To the extent permitted by applicable law regulations, the Company, Winterflood, or any of their affiliates may from time to time, directly or indirectly, make certain purchases of, or arrangements to purchase, Shares outside the United States during the period in which the Tender Offer remains open for acceptance, including sales and purchases of Shares effected by Winterflood acting as market maker in the Shares. These purchases, or other arrangements, may occur either in the open market at prevailing prices or in private transactions at negotiated prices. To the extent permitted by applicable law and regulations, and subject to compliance with the condition of 14e-5 and any available exemption thereunder (including, Rule 13-5(b)(12), such purchases, or arrangements to purchase, will be effected outside the United States and made in compliance with applicable UK law and regulation, including the UK Listing Rules. Any information about such purchases will be disclosed as required in the United Kingdom and the United States and, if required, will be reported via the Regulatory Information Service of the London Stock Exchange. To the extent that such information is made public in the United Kingdom, this information will also be publicly available to Shareholders in the United States.
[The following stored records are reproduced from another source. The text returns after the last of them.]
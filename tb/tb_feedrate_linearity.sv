// tb_feedrate_linearity: feed rate against feed data.
//
// Runs a long linear move ten times with feed data 10, 20, ..., 100 (the range
// of the design's feedrate experiment) and a constant reference pulse train.
// Each run starts from INIT, waits for the speed-up to settle and then counts
// output steps over a fixed window. The feed data F is loaded as Fc = F * 2**16,
// so the expected steady step rate is F * 2**16 / 2**24 reference pulses, that
// is F / 256 steps per reference pulse. The test checks each count against
// that value and checks that the rate is proportional to F, as in the
// experiment, where speed rose in direct proportion to feed data. A last run
// changes the feed data from 20 to 80 in the middle of a move, by writing
// only the input register, and checks both rates.
`timescale 1ns/1ps
module tb_feedrate_linearity;
  import interp_pkg::*;
  import interp_fw_pkg::*;

  localparam int FR_PERIOD = 24;
  localparam int SETTLE = 12000;
  localparam int WINDOW = 49152;   // 2048 reference pulses

  logic clk = 1'b0, init = 1'b1, fr = 1'b0;
  logic [23:0] host_data = '0;
  logic fbstb = 1'b0;
  logic [7:0] ctrl_data = '0;
  logic ctrl_wr = 1'b0, pmsi_req = 1'b0, sample = 1'b0;
  logic [23:0] x_pos, z_pos;
  logic x_pulse, z_pulse, dist_end;

  interpolator_top dut (.*);
  always #5 clk = ~clk;

  int checks = 0, failures = 0;
  task automatic chk(bit ok, string s);
    checks++;
    if (!ok) begin failures++; $display("FAIL: %s", s); end
  endtask

  initial begin
    repeat (1000000) @(posedge clk);
    failures++;
    $display("FAIL: watchdog expired");
    // Feed change during a move: the input register holds the feed data and
    // is read on every loop pass, so a new word changes the rate at once.
    begin
      int f1, f2, s1, s2;
      f1 = 20; f2 = 80;
      init = 1'b1;
      repeat (4) @(negedge clk);
      init = 1'b0;
      repeat (4) @(negedge clk);
      host_cmd(CMD_LD_ZK, 24'd0);
      host_cmd(CMD_LD_XI, 24'd0);
      host_cmd(CMD_LD_ZE, 24'd3000);
      host_cmd(CMD_LD_XE, 24'd1000);
      host_cmd(CMD_LD_DK, 24'd0);
      host_cmd(CMD_LD_WUD, 24'd4000);
      host_cmd(CMD_LD_SDK, 24'h040000);
      host_cmd(CMD_LINEAR, 24'(f1) << 16);
      repeat (SETTLE) @(posedge clk);
      steps = 0; counting = 1;
      repeat (WINDOW) @(posedge clk);
      counting = 0; s1 = steps;
      @(negedge clk); host_data = 24'(f2) << 16; fbstb = 1'b1;
      @(negedge clk); fbstb = 1'b0;
      repeat (SETTLE) @(posedge clk);
      steps = 0; counting = 1;
      repeat (WINDOW) @(posedge clk);
      counting = 0; s2 = steps;
      $display("feed changed %0d -> %0d during the move: %0d then %0d steps", f1, f2, s1, s2);
      chk(s1 == (WINDOW / FR_PERIOD) * f1 / 256 && s2 == (WINDOW / FR_PERIOD) * f2 / 256,
          $sformatf("feed change: %0d then %0d steps", s1, s2));
      chk(!dist_end, "move still running after the feed change");
    end
    $display("TB_RESULT checks=%0d failures=%0d", checks, failures);
    $finish;
  end

  initial forever begin
    @(posedge clk);
    fr <= 1'b1;
    repeat (2) @(posedge clk);
    fr <= 1'b0;
    repeat (FR_PERIOD - 3) @(posedge clk);
  end

  bit counting;
  int steps;
  always @(posedge clk) if (counting && (x_pulse || z_pulse)) steps++;

  task automatic host_cmd(int cmd, logic [23:0] data);
    @(negedge clk);
    host_data = data; fbstb = 1'b1; ctrl_data = 8'(cmd); ctrl_wr = 1'b1;
    @(negedge clk);
    fbstb = 1'b0; ctrl_wr = 1'b0; pmsi_req = 1'b1;
    @(negedge clk);
    pmsi_req = 1'b0;
    repeat (6) @(negedge clk);
  endtask

  initial begin
    int counts [10];
    for (int k = 0; k < 10; k++) begin
      int f;
      real expected;
      f = 10 * (k + 1);
      init = 1'b1;
      repeat (4) @(negedge clk);
      init = 1'b0;
      repeat (4) @(negedge clk);
      host_cmd(CMD_LD_ZK, 24'd0);
      host_cmd(CMD_LD_XI, 24'd0);
      host_cmd(CMD_LD_ZE, 24'd3000);
      host_cmd(CMD_LD_XE, 24'd1000);
      host_cmd(CMD_LD_DK, 24'd0);
      host_cmd(CMD_LD_WUD, 24'd4000);
      host_cmd(CMD_LD_SDK, 24'h040000);
      host_cmd(CMD_LINEAR, 24'(f) << 16);
      repeat (SETTLE) @(posedge clk);
      steps = 0;
      counting = 1;
      repeat (WINDOW) @(posedge clk);
      counting = 0;
      counts[k] = steps;
      expected = real'(WINDOW) / FR_PERIOD * f / 256.0;
      $display("feed data %3d: %0d steps in %0d cycles (expected %0.1f)", f, steps, WINDOW, expected);
      chk(real'(steps) > expected * 0.97 - 2.0 && real'(steps) < expected * 1.03 + 2.0,
          $sformatf("feed %0d rate", f));
      chk(!dist_end, "move still running");
    end
    for (int k = 1; k < 10; k++) begin
      real ratio;
      ratio = real'(counts[k]) / real'(counts[0]);
      chk(ratio > (k + 1) * 0.95 && ratio < (k + 1) * 1.05,
          $sformatf("rate at feed %0d is %0.2f times the rate at feed 10", 10 * (k + 1), ratio));
    end
    // Feed change during a move: the input register holds the feed data and
    // is read on every loop pass, so a new word changes the rate at once.
    begin
      int f1, f2, s1, s2;
      f1 = 20; f2 = 80;
      init = 1'b1;
      repeat (4) @(negedge clk);
      init = 1'b0;
      repeat (4) @(negedge clk);
      host_cmd(CMD_LD_ZK, 24'd0);
      host_cmd(CMD_LD_XI, 24'd0);
      host_cmd(CMD_LD_ZE, 24'd3000);
      host_cmd(CMD_LD_XE, 24'd1000);
      host_cmd(CMD_LD_DK, 24'd0);
      host_cmd(CMD_LD_WUD, 24'd4000);
      host_cmd(CMD_LD_SDK, 24'h040000);
      host_cmd(CMD_LINEAR, 24'(f1) << 16);
      repeat (SETTLE) @(posedge clk);
      steps = 0; counting = 1;
      repeat (WINDOW) @(posedge clk);
      counting = 0; s1 = steps;
      @(negedge clk); host_data = 24'(f2) << 16; fbstb = 1'b1;
      @(negedge clk); fbstb = 1'b0;
      repeat (SETTLE) @(posedge clk);
      steps = 0; counting = 1;
      repeat (WINDOW) @(posedge clk);
      counting = 0; s2 = steps;
      $display("feed changed %0d -> %0d during the move: %0d then %0d steps", f1, f2, s1, s2);
      chk(s1 == (WINDOW / FR_PERIOD) * f1 / 256 && s2 == (WINDOW / FR_PERIOD) * f2 / 256,
          $sformatf("feed change: %0d then %0d steps", s1, s2));
      chk(!dist_end, "move still running after the feed change");
    end
    $display("TB_RESULT checks=%0d failures=%0d", checks, failures);
    $finish;
  end
endmodule
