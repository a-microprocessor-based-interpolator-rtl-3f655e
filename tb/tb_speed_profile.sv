// tb_speed_profile: shape of the speed up/down.
//
// Two moves of the kind used in the design's speed up/down experiment. At a
// low feed over a long distance the step interval must fall, settle at the
// static feed interval for a while, and rise again after the whole distance
// has been fed. At a high feed over a short distance the speed-down must
// start before the static feed is reached: the shortest step interval stays
// above the static one. Both moves must end on the end point with the right
// number of steps. The speed accumulator is 6 bits (SDK = 2**18), so the
// time constant is 64 loop passes.
`timescale 1ns/1ps
module tb_speed_profile;
  import interp_pkg::*;
  import interp_fw_pkg::*;

  localparam int FR_PERIOD = 24;

  logic clk = 1'b0, init = 1'b1, fr = 1'b0;
  logic [23:0] host_data = '0;
  logic fbstb = 1'b0;
  logic [7:0] ctrl_data = '0;
  logic ctrl_wr = 1'b0, pmsi_req = 1'b0, sample = 1'b0;
  logic [23:0] x_pos, z_pos;
  logic x_pulse, z_pulse, dist_end;

  interpolator_top dut (.*);
  always #5 clk = ~clk;

  int checks = 0, failures = 0;
  task automatic chk(bit ok, string s);
    checks++;
    if (!ok) begin failures++; $display("FAIL: %s", s); end
  endtask

  initial begin
    repeat (400000) @(posedge clk);
    failures++;
    $display("FAIL: watchdog expired");
    $display("TB_RESULT checks=%0d failures=%0d", checks, failures);
    $finish;
  end

  initial forever begin
    @(posedge clk);
    fr <= 1'b1;
    repeat (2) @(posedge clk);
    fr <= 1'b0;
    repeat (FR_PERIOD - 3) @(posedge clk);
  end

  task automatic host_cmd(int cmd, logic [23:0] data);
    @(negedge clk);
    host_data = data; fbstb = 1'b1; ctrl_data = 8'(cmd); ctrl_wr = 1'b1;
    @(negedge clk);
    fbstb = 1'b0; ctrl_wr = 1'b0; pmsi_req = 1'b1;
    @(negedge clk);
    pmsi_req = 1'b0;
    repeat (6) @(negedge clk);
  endtask

  // Runs a linear move and returns the step intervals.
  task automatic move(int ze, int xe, logic [23:0] fc, output int iv [$]);
    longint t, last;
    int n;
    iv.delete();
    host_cmd(CMD_LD_ZK, 24'd0);
    host_cmd(CMD_LD_XI, 24'd0);
    host_cmd(CMD_LD_ZE, 24'(ze));
    host_cmd(CMD_LD_XE, 24'(xe));
    host_cmd(CMD_LD_DK, 24'd0);
    host_cmd(CMD_LD_WUD, 24'(ze + xe));
    host_cmd(CMD_LD_SDK, 24'h040000);
    host_cmd(CMD_LINEAR, fc);
    t = 0; last = -1; n = 0;
    while (!dist_end) begin
      @(posedge clk);
      t++;
      if (x_pulse || z_pulse) begin
        n++;
        if (last >= 0) iv.push_back(int'(t - last));
        last = t;
      end
    end
    repeat (4) @(posedge clk);
    chk(n == ze + xe, $sformatf("steps %0d of %0d", n, ze + xe));
    chk(z_pos == 24'(ze) && x_pos == 24'(xe), "end point reached");
  endtask

  initial begin
    int iv [$];
    int steady_iv, n_steady, min_iv, first_min, last_min;
    repeat (4) @(negedge clk);
    init = 1'b0;
    repeat (4) @(negedge clk);

    // Low feed, long move: Fc = 1/8 of the reference rate -> 192-cycle steps.
    steady_iv = FR_PERIOD * 8;
    move(90, 30, 24'h200000, iv);
    n_steady = 0; min_iv = 1 << 30; first_min = -1; last_min = -1;
    foreach (iv[i]) begin
      if (iv[i] >= steady_iv - 16 && iv[i] <= steady_iv + 16) begin
        n_steady++;
        if (first_min < 0) first_min = i;
        last_min = i;
      end
      if (iv[i] < min_iv) min_iv = iv[i];
    end
    $display("low feed: first interval %0d, shortest %0d, last %0d, %0d near static %0d",
             iv[0], min_iv, iv[iv.size()-1], n_steady, steady_iv);
    chk(iv[0] > steady_iv + 64, "starts slowly (speed up)");
    chk(n_steady >= 40, "reaches and holds the static feed");
    chk(iv[iv.size()-1] > 2 * steady_iv, "ends slowly (speed down)");
    chk(first_min > 3 && last_min < iv.size() - 4, "plateau lies between ramps");

    // High feed, short move: Fc = 1/2 of the reference rate -> 48-cycle steps.
    steady_iv = FR_PERIOD * 2;
    move(12, 6, 24'h800000, iv);
    min_iv = 1 << 30;
    foreach (iv[i]) if (iv[i] < min_iv) min_iv = iv[i];
    $display("high feed: shortest interval %0d, static would be %0d", min_iv, steady_iv);
    chk(min_iv > steady_iv + 16, "speed down begins before the static feed is reached");
    $display("TB_RESULT checks=%0d failures=%0d", checks, failures);
    $finish;
  end
endmodule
The receipt of cash pursuant to the Tender Offer may be a taxable transaction for U.S. federal income tax purposes. Each U.S. Shareholder should consult and seek individual tax advice from an appropriate professional adviser.
Neither the SEC nor any U.S. state securities commission has approved or disapproved of this transaction or pass upon the merits or fairness of such transaction or passed upon the adequacy of the information contained in the Circular. Any representation to the contrary is a criminal offence.
For the purposes of the Circular, the "United States", "United States of America", "U.S." and "US" means the United States of America, its territories and possessions (including Puerto Rico, the U.S. Virgin Islands, Guam, American Samoa, Wake Island and the Northern Mariana Islands), any state of the United States of America and the District of Columbia.
Important information
The Company's LEI number is X5XCIPCJQCSUF8H1FU83.
The Tender Offer is made only on the terms, and subject to the conditions, set out in the Circular (and, in the case of Shares held in certificated form, in the associated Tender Form).